(The Center Square) – The Chicago Transit Authority saw a more than 5,000% increase in federal money for operating funds in 2020, an increase that helped CTA maintain services throughout COVID-19. The bailout by the federal government meant that operating expenses remained flat despite a 60% drop in passenger miles, largely due to the pandemic.
In 2019, federal assistance was $9.1 million and made up 0.6% of CTA’s operating expenses, according to the Federal Transit Administration. That number jumped to $488.1 million in 2020 and 31.8% of operating funds.
Overall, the agency saw federal money for operating funds increase by 5,256%.
According to the CTA, which is made up of the ‘L’ train system and bus services, the financial support of the federal government continues to remain a “critical” part in allowing “the agency to continue providing full service,” even going into 2021 and 2022.

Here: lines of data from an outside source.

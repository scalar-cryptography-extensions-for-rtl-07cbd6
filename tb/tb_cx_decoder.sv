// tb_cx_decoder: assembles every one of the 21 instructions with random
// register fields (and every bs for the AES group) and checks the decoded
// operation and fields; then checks that a set of neighbouring RV32
// encodings (base ALU operations and near misses in funct7/funct3/rs2
// fields) decode to no crypto operation.
module tb_cx_decoder;
  import cx_pkg::*;
  import tb_ref_pkg::*;

  logic [31:0] instr;
  cx_dec_t     dec;
  int checks = 0, failures = 0;

  cx_decoder dut (.instr(instr), .dec(dec));

  function automatic cx_op_e expected(input instr_e i);
    case (i)
      I_BREV8: return CX_BREV8;         I_PACK: return CX_PACK;
      I_PACKH: return CX_PACKH;         I_ZIP: return CX_ZIP;
      I_UNZIP: return CX_UNZIP;         I_XPERM8: return CX_XPERM8;
      I_XPERM4: return CX_XPERM4;       I_S256SIG0: return CX_SHA256SIG0;
      I_S256SIG1: return CX_SHA256SIG1; I_S256SUM0: return CX_SHA256SUM0;
      I_S256SUM1: return CX_SHA256SUM1; I_S512SIG0H: return CX_SHA512SIG0H;
      I_S512SIG0L: return CX_SHA512SIG0L; I_S512SIG1H: return CX_SHA512SIG1H;
      I_S512SIG1L: return CX_SHA512SIG1L; I_S512SUM0R: return CX_SHA512SUM0R;
      I_S512SUM1R: return CX_SHA512SUM1R; I_AESESI: return CX_AES32ESI;
      I_AESESMI: return CX_AES32ESMI;   I_AESDSI: return CX_AES32DSI;
      I_AESDSMI: return CX_AES32DSMI;   default: return CX_NONE;
    endcase
  endfunction

  task automatic expect_none(input logic [31:0] w);
    instr = w; #1;
    checks++;
    if (dec.hit || dec.op != CX_NONE) begin
      failures++; $display("FAIL %h decoded as %s", w, dec.op.name());
    end
  endtask

  initial begin
    #100000;
    failures++;
    $display("TB_RESULT checks=%0d failures=%0d", checks, failures);
    $finish;
  end

  initial begin
    for (int n = 0; n < 40; n++) begin
      for (int i = 0; i < int'(I_COUNT); i++) begin
        automatic int rd = $urandom_range(0, 31), r1 = $urandom_range(0, 31), r2 = $urandom_range(0, 31);
        automatic int bs = $urandom_range(0, 3);
        automatic instr_e ie = instr_e'(i);
        instr = asm(ie, rd, r1, r2, bs); #1;
        checks++;
        if (!dec.hit || dec.op != expected(ie) || dec.rd != 5'(rd) || dec.rs1 != 5'(r1)) begin
          failures++;
          $display("FAIL %s: %h decoded %s rd=%0d rs1=%0d", ie.name(), instr, dec.op.name(), dec.rd, dec.rs1);
        end
        if (ie >= I_AESESI && ie <= I_AESDSMI) begin
          checks++;
          if (dec.bs != 2'(bs) || dec.rs2 != 5'(r2)) begin failures++; $display("FAIL bs/rs2 %h", instr); end
        end
      end
    end
    // base RV32I words and near misses
    expect_none(32'h0000_0013);                          // addi x0,x0,0
    expect_none(enc_r(7'b0000000, 2, 1, 3'b000, 3, 7'b0110011)); // add
    expect_none(enc_r(7'b0100000, 2, 1, 3'b000, 3, 7'b0110011)); // sub
    expect_none(enc_r(7'b0000000, 2, 1, 3'b100, 3, 7'b0110011)); // xor
    expect_none(enc_r(7'b0000000, 2, 1, 3'b111, 3, 7'b0110011)); // and
    expect_none(enc_r(7'b0000001, 2, 1, 3'b100, 3, 7'b0110011)); // div
    expect_none(enc_r(7'b0110100, 7, 1, 3'b001, 3, 7'b0010011)); // brev8 with funct3 001
    expect_none(enc_r(7'b0110100, 8, 1, 3'b101, 3, 7'b0010011)); // rev8-like
    expect_none(enc_r(7'b0000100, 14, 1, 3'b001, 3, 7'b0010011)); // zip, wrong rs2 field
    expect_none(enc_r(7'b0001000, 4, 1, 3'b001, 3, 7'b0010011)); // sha256 rs2 = 4
    expect_none(enc_r(7'b0101100, 2, 1, 3'b000, 3, 7'b0110011)); // sha512 hole
    expect_none(enc_r(7'b0101110, 2, 1, 3'b001, 3, 7'b0110011)); // sha512 funct3 001
    expect_none(enc_r(7'b0010001, 2, 1, 3'b001, 3, 7'b0110011)); // aes pattern, funct3 001
    expect_none(enc_r(7'b0010011, 2, 1, 3'b000, 3, 7'b0010011)); // aes pattern on OP-IMM
    expect_none(enc_r(7'b0000100, 2, 1, 3'b100, 3, 7'b0010011)); // pack on OP-IMM
    expect_none(enc_r(7'b0010100, 2, 1, 3'b110, 3, 7'b0110011)); // xperm funct3 110
    $display("TB_RESULT checks=%0d failures=%0d", checks, failures);
    $finish;
  end
endmodule
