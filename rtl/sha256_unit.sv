// sha256_unit: one datapath for the four Zknh SHA-256 instructions.
//
//   sha256sig0  rd = ror(rs1, 7)  ^ ror(rs1, 18) ^ (rs1 >> 3)
//   sha256sig1  rd = ror(rs1, 17) ^ ror(rs1, 19) ^ (rs1 >> 10)
//   sha256sum0  rd = ror(rs1, 2)  ^ ror(rs1, 13) ^ ror(rs1, 22)
//   sha256sum1  rd = ror(rs1, 6)  ^ ror(rs1, 11) ^ ror(rs1, 25)
//
// Three "shifters" feed one three-input XOR. Every shift amount is a
// constant, so a shifter is only a multiplexer over four wirings of rs1,
// selected by cmd (0 = sigma, 1 = sum) and n (function 0 or 1); the third
// shifter is a logical right shift for sigma and a rotation for sum. The
// cmd/n control and the shared structure follow the unified SHA-256 path of
// the source design; the rotation amounts are those of FIPS 180-4.
// Combinational EX-stage logic.
module sha256_unit (
  input  logic [31:0] rs1,
  input  logic        cmd,   // 0 = sigma (sig0/sig1), 1 = sum (sum0/sum1)
  input  logic        n,     // 0 = function 0, 1 = function 1
  output logic [31:0] rd
);

  function automatic logic [31:0] ror32(input logic [31:0] x, input int unsigned s);
    return (x >> s) | (x << (32 - s));
  endfunction

  logic [31:0] sh_a, sh_b, sh_c;

  always_comb begin
    unique case ({cmd, n})
      2'b00: begin sh_a = ror32(rs1, 7);  sh_b = ror32(rs1, 18); sh_c = rs1 >> 3;       end
      2'b01: begin sh_a = ror32(rs1, 17); sh_b = ror32(rs1, 19); sh_c = rs1 >> 10;      end
      2'b10: begin sh_a = ror32(rs1, 2);  sh_b = ror32(rs1, 13); sh_c = ror32(rs1, 22); end
      default: begin sh_a = ror32(rs1, 6); sh_b = ror32(rs1, 11); sh_c = ror32(rs1, 25); end
    endcase
  end

  assign rd = sh_a ^ sh_b ^ sh_c;

endmodule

Fare revenue saw a sharp decline, dropping by 58% from 2019 to 2020. It went from $652.3 million in 2019 to $274.1 million in 2020.
Ridership also decreased from 2019 to 2020, with annual passenger miles declining from 2 billion to 781.9 million. This is a 60.1% decrease.
The state of Illinois had a stay-at-home order beginning on March 21, 2020, that continued through June 26, 2020.
In 2021, CTA ridership continued to decline. Total ridership for the system decreased another 0.8% from 2020.
Going into 2022, the agency continues to rely upon COVID-19 relief money to cover a projected $456 million budget deficit. According to CTA, the federal money is what allows the agency “to continue providing full service.”
The CTA did not respond to an email requesting comment.